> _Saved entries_

Start of Block

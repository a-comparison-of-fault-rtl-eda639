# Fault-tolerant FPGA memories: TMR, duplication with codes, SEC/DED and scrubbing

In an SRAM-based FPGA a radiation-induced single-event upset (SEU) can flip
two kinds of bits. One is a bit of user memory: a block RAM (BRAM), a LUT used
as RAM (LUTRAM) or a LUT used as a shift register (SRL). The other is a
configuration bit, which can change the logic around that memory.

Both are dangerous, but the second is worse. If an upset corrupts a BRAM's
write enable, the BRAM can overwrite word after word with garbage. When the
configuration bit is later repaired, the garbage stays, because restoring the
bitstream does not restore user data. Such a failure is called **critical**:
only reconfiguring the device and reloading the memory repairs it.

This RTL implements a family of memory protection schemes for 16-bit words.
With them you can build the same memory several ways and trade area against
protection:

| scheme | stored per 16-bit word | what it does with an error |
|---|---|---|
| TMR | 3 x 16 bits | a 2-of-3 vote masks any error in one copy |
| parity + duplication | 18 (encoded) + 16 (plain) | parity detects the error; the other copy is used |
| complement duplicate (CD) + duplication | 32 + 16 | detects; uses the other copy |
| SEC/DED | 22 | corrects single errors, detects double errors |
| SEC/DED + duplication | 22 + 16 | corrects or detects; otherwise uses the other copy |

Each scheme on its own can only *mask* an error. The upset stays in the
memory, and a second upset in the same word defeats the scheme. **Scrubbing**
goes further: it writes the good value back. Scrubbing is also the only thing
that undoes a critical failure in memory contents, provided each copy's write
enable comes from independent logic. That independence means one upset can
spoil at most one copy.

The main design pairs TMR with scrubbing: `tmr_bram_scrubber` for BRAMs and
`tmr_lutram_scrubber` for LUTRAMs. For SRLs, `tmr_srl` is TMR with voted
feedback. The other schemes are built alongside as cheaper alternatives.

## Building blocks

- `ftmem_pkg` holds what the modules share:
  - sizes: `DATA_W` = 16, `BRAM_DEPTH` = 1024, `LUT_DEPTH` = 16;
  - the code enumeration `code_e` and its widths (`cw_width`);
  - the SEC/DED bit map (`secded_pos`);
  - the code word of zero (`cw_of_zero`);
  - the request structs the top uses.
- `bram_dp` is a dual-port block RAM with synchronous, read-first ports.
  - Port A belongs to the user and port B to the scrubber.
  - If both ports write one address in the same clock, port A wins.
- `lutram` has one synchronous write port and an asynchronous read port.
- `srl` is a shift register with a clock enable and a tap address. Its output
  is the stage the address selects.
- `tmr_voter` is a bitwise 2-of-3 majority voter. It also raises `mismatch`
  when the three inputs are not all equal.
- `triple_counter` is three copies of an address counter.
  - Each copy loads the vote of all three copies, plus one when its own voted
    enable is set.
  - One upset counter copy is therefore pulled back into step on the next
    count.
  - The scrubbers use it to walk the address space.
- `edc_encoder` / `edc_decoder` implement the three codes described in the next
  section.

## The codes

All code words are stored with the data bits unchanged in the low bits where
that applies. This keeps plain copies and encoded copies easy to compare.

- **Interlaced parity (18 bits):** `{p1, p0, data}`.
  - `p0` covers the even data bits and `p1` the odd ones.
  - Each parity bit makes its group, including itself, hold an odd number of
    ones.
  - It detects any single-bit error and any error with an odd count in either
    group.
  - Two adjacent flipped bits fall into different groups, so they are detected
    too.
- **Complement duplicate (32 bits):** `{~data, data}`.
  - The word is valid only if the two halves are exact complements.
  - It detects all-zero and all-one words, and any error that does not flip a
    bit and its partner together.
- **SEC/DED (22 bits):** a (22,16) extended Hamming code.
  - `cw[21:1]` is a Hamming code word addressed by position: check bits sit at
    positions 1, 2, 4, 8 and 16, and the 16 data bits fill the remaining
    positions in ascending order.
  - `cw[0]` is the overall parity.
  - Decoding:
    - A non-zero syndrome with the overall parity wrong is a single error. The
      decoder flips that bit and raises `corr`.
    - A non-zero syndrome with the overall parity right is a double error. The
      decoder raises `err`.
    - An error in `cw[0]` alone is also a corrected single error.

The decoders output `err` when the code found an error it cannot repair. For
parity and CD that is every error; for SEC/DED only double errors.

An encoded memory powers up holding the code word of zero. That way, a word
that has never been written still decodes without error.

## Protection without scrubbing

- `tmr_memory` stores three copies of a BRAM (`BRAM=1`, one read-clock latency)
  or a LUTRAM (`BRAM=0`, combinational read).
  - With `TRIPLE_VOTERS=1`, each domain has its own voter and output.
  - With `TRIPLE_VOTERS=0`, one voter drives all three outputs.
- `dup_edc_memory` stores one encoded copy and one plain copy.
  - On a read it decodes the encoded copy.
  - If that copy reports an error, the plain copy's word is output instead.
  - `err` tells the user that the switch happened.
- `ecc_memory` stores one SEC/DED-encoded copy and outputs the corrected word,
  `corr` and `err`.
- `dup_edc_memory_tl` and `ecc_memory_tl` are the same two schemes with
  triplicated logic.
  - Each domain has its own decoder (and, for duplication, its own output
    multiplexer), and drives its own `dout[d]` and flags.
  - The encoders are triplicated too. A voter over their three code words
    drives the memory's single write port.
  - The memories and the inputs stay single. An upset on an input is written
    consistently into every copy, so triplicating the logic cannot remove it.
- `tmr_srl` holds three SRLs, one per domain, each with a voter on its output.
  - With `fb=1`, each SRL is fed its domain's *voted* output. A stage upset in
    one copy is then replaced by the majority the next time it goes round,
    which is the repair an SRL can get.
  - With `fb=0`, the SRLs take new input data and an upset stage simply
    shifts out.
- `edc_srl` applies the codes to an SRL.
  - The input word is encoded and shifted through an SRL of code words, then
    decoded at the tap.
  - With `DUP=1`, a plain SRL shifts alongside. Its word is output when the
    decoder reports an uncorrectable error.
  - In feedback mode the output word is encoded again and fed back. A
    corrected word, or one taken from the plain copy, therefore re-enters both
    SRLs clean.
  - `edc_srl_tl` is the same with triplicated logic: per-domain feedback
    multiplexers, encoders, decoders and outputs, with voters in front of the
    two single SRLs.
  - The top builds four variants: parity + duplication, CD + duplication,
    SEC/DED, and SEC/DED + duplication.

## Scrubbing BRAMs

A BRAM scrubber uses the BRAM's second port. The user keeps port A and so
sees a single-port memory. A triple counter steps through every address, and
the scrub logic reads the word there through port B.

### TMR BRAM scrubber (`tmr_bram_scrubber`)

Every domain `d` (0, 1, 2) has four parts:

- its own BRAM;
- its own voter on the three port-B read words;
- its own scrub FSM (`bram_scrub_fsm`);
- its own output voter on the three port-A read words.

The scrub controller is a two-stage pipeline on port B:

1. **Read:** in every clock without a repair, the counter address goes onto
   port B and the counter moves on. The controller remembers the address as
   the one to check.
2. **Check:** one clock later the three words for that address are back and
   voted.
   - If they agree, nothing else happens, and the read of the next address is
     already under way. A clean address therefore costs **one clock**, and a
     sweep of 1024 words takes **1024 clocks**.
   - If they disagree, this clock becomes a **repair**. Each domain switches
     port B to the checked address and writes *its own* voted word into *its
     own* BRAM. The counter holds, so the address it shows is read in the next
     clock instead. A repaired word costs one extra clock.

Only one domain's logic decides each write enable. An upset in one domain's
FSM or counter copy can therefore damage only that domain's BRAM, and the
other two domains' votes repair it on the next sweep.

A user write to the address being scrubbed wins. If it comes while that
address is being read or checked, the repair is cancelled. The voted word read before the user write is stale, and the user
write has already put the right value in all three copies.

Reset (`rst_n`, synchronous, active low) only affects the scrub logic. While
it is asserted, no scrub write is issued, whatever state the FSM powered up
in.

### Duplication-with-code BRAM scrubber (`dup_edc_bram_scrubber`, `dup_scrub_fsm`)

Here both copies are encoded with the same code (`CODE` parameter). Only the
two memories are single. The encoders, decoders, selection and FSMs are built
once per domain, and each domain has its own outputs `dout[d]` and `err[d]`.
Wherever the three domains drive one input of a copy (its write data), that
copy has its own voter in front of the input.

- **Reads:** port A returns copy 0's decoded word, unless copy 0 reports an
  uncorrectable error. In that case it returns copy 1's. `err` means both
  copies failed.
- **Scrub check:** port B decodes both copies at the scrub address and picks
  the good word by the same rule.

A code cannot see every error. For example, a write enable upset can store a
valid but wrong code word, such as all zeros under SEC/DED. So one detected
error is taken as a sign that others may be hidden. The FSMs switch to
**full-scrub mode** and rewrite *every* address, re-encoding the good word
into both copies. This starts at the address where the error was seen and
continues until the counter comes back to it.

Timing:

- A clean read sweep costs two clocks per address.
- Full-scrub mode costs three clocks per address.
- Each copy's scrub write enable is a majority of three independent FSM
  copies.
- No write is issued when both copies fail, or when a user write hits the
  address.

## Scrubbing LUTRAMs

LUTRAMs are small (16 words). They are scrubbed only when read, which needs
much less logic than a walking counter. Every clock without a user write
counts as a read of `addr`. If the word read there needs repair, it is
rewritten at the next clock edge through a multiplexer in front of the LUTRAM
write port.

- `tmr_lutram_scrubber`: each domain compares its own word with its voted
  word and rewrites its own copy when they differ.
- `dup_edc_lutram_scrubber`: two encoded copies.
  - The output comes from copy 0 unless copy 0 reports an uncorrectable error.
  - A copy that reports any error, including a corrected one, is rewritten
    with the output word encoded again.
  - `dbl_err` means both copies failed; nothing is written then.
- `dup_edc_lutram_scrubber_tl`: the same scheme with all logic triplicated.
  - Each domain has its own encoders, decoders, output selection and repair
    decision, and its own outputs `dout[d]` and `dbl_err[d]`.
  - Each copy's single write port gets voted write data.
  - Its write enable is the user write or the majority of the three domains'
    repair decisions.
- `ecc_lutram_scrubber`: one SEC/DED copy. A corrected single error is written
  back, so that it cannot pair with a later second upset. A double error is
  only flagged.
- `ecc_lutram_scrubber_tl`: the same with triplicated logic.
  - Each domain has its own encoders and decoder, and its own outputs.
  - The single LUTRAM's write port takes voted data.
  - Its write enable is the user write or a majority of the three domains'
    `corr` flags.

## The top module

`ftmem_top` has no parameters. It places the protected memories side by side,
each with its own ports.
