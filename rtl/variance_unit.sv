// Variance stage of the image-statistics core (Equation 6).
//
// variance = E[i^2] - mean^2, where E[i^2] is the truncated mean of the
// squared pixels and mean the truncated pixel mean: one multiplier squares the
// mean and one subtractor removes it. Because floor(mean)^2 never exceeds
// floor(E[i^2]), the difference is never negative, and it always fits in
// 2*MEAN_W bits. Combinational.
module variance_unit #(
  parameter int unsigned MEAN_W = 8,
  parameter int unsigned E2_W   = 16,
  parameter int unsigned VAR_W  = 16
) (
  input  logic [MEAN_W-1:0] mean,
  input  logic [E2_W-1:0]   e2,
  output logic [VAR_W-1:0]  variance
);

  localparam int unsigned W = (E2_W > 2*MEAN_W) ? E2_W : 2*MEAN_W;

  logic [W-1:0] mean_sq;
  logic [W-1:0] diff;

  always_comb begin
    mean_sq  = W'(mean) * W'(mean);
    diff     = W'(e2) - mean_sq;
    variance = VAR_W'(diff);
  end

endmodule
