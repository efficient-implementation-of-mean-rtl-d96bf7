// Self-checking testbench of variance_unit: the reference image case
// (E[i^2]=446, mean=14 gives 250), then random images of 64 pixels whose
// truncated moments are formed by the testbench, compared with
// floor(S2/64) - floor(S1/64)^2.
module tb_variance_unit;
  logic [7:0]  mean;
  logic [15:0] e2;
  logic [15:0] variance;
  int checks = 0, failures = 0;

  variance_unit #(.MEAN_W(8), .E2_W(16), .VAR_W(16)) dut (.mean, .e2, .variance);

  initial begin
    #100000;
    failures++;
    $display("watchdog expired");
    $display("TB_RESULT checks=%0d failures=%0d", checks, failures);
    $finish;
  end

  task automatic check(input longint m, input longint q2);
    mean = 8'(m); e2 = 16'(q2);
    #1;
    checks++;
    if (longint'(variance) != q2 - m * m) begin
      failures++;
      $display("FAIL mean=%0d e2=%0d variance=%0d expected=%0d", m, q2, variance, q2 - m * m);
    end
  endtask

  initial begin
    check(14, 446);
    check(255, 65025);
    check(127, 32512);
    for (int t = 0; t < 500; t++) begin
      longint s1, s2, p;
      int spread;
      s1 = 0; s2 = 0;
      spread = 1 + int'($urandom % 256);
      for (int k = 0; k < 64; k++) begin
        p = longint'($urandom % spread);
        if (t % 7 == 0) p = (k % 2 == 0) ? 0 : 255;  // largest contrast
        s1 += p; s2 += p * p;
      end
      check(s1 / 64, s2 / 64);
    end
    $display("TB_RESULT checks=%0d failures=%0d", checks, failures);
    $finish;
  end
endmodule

End of Block

> _WHAT NEEDS TO BE DONE_
Restate word for word the lines of the data above, starting at the line containing "multiplexers, encoders, decoders" and ending at the line containing "write has already", both included, and nothing more.

> _RESPONSE TO THE EXERCISE_
    multiplexers, encoders, decoders and outputs, with voters in front of the
    two single SRLs.
  - The top builds four variants: parity + duplication, CD + duplication,
    SEC/DED, and SEC/DED + duplication.

## Scrubbing BRAMs

A BRAM scrubber uses the BRAM's second port. The user keeps port A and so
sees a single-port memory. A triple counter steps through every address, and
the scrub logic reads the word there through port B.

### TMR BRAM scrubber (`tmr_bram_scrubber`)

Every domain `d` (0, 1, 2) has four parts:

- its own BRAM;
- its own voter on the three port-B read words;
- its own scrub FSM (`bram_scrub_fsm`);
- its own output voter on the three port-A read words.

The scrub controller is a two-stage pipeline on port B:

1. **Read:** in every clock without a repair, the counter address goes onto
   port B and the counter moves on. The controller remembers the address as
   the one to check.
2. **Check:** one clock later the three words for that address are back and
   voted.
   - If they agree, nothing else happens, and the read of the next address is
     already under way. A clean address therefore costs **one clock**, and a
     sweep of 1024 words takes **1024 clocks**.
   - If they disagree, this clock becomes a **repair**. Each domain switches
     port B to the checked address and writes *its own* voted word into *its
     own* BRAM. The counter holds, so the address it shows is read in the next
     clock instead. A repaired word costs one extra clock.

Only one domain's logic decides each write enable. An upset in one domain's
FSM or counter copy can therefore damage only that domain's BRAM, and the
other two domains' votes repair it on the next sweep.

A user write to the address being scrubbed wins. If it comes while that
address is being read or checked, the repair is cancelled. The voted word read before the user write is stale, and the user
write has already put the right value in all three copies.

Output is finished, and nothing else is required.